Methods: We searched the MEDLINE, EMBASE and CENTRAL databases for randomized controlled trials up to 2024 comparing beta-blockers to placebo in patients undergoing tracheal extubation.
Primary outcome: cough intensity; secondary: bronchospasm, bucking, hypertension. Risk Ratios (RR) with 95% Confidence Intervals (95% CI) were computed. Leave-one-out sensitivity and meta-regression analyses were performed for outcomes with high heterogeneity.
Results: We included 31 randomized studies, comprising 1,803 patients, of whom 965 received beta-blockers. The risk of moderate/severe cough (RR = 0.21; 95% CI 0.13 to 0.34; p < 0.001; I2 = 0%) and hypertension (RR = 0.28; 95% CI 0.13 to 0.58; p < 0.001; I2 = 45%) was significantly lower in the beta-blockers group compared with the placebo group. There were no statistically significant differences between groups in the risk of bronchospasm (RR = 0.58; 95% CI 0.17 to 1.94; p = 0.375; I2 = 0%) or bucking (RR = 0.47; 95% CI 0.20 to 1.13; p = 0.093; I2 = 72%). Sensitivity analysis identified Mendonça (2023) as the main heterogeneity source in bucking.

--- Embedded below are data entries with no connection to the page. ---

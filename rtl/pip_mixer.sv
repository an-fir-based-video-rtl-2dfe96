// pip_mixer: picture-in-picture composition of the output raster.
//
// For every active output position (x, y) requested by the output formatter
// it returns one pixel. Two sources are read from their frame buffers'
// read FIFOs: source 0, the slave channel, fills the whole raster as
// background; source 1, the scaled master picture, covers the window of
// size win_w x win_h at (win_x, win_y). A source pixel is taken from its
// FIFO only when the position lies in that source's area, so each FIFO is
// drained in raster order. With `pip_en` low the slave is not read and the
// area outside the master window is black.
//
// Picture lock: a source's first pixel of a picture (sof) may only be
// taken at the area's origin. A sof seen elsewhere is left waiting; a
// non-sof pixel met at the origin marks the source out of step, and while it
// is out of step its FIFO is flushed up to the next sof during blanking. An
// empty FIFO in the area yields black and an `underflow` pulse.
//
// The document names the PIP function, with the slave channel as
// background, and says the two channels are synchronised before it; the
// window parameters, the lock rule and the black fill are this design's.
//
// Timing: combinational from (req, x, y) and the FIFO heads to `pix` and the
// pops, so it sits in the same cycle as the formatter's request.
module pip_mixer
  import vfc_pkg::*;
#(
  parameter int XB = 11,
  parameter int YB = 11
) (
  input  logic          clk,
  input  logic          rst_n,
  input  logic          pip_en,
  input  logic [XB:0]   out_w,
  input  logic [YB:0]   out_h,
  input  logic [XB:0]   win_x,
  input  logic [YB:0]   win_y,
  input  logic [XB:0]   win_w,
  input  logic [YB:0]   win_h,
  input  logic          req,       // active output position this cycle
  input  logic [XB:0]   x,
  input  logic [YB:0]   y,
  input  logic          blank,     // in blanking: out-of-step FIFOs may be flushed
  input  logic [1:0]    src_valid, // 0 = slave, 1 = master
  input  pixel_t [1:0]  src_pix,
  input  logic [1:0]    src_sof,
  output logic [1:0]    src_ready,
  output pixel_t        pix,
  output logic          underflow,
  output logic          resync     // pulse: a source was flushed to regain lock
);
  localparam pixel_t BLACK = '{y: Y_BLANK, cb: C_BLANK, cr: C_BLANK};

  logic [1:0] in_area, origin, oos;
  logic [XB:0] ax [2];
  logic [YB:0] ay [2];
  logic [XB:0] aw [2];
  logic [YB:0] ah [2];

  always_comb begin
    ax[0] = '0; ay[0] = '0; aw[0] = out_w; ah[0] = out_h;
    ax[1] = pip_en ? win_x : '0; ay[1] = pip_en ? win_y : '0; aw[1] = win_w; ah[1] = win_h;
    for (int s = 0; s < 2; s++) begin
      in_area[s] = req && (x >= ax[s]) && (x < ax[s] + aw[s]) && (y >= ay[s]) && (y < ay[s] + ah[s]);
      origin[s] = (x == ax[s]) && (y == ay[s]);
    end
    if (!pip_en) in_area[0] = 1'b0;
  end

  always_comb begin
    pix = BLACK; underflow = 1'b0; resync = 1'b0;
    for (int s = 0; s < 2; s++) begin
      src_ready[s] = 1'b0;
      if (in_area[s]) begin
        if (!src_valid[s]) underflow = 1'b1;
        else if (src_sof[s] == origin[s]) begin
          src_ready[s] = 1'b1; pix = src_pix[s];
        end else if (origin[s]) begin
          src_ready[s] = 1'b1;          // out of step: drop it, show black
        end
      end else if (blank && oos[s] && src_valid[s] && !src_sof[s]) begin
        src_ready[s] = 1'b1; resync = 1'b1;
      end
    end
  end

  always_ff @(posedge clk or negedge rst_n) begin
    if (!rst_n) oos <= 2'b11;
    else
      for (int s = 0; s < 2; s++) begin
        if (in_area[s] && origin[s] && src_valid[s]) oos[s] <= !src_sof[s];
      end
  end
endmodule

Conclusion: Our study demonstrates that beta-blockers reduced moderate/severe cough and hypertension in patients undergoing tracheal extubation compared with placebo with no significant difference in the risk of bronchospasm and bucking. These findings suggest beta-blockers may be a valuable strategy for preventing peri-extubation hemodynamic instability and airway hyperresponsiveness.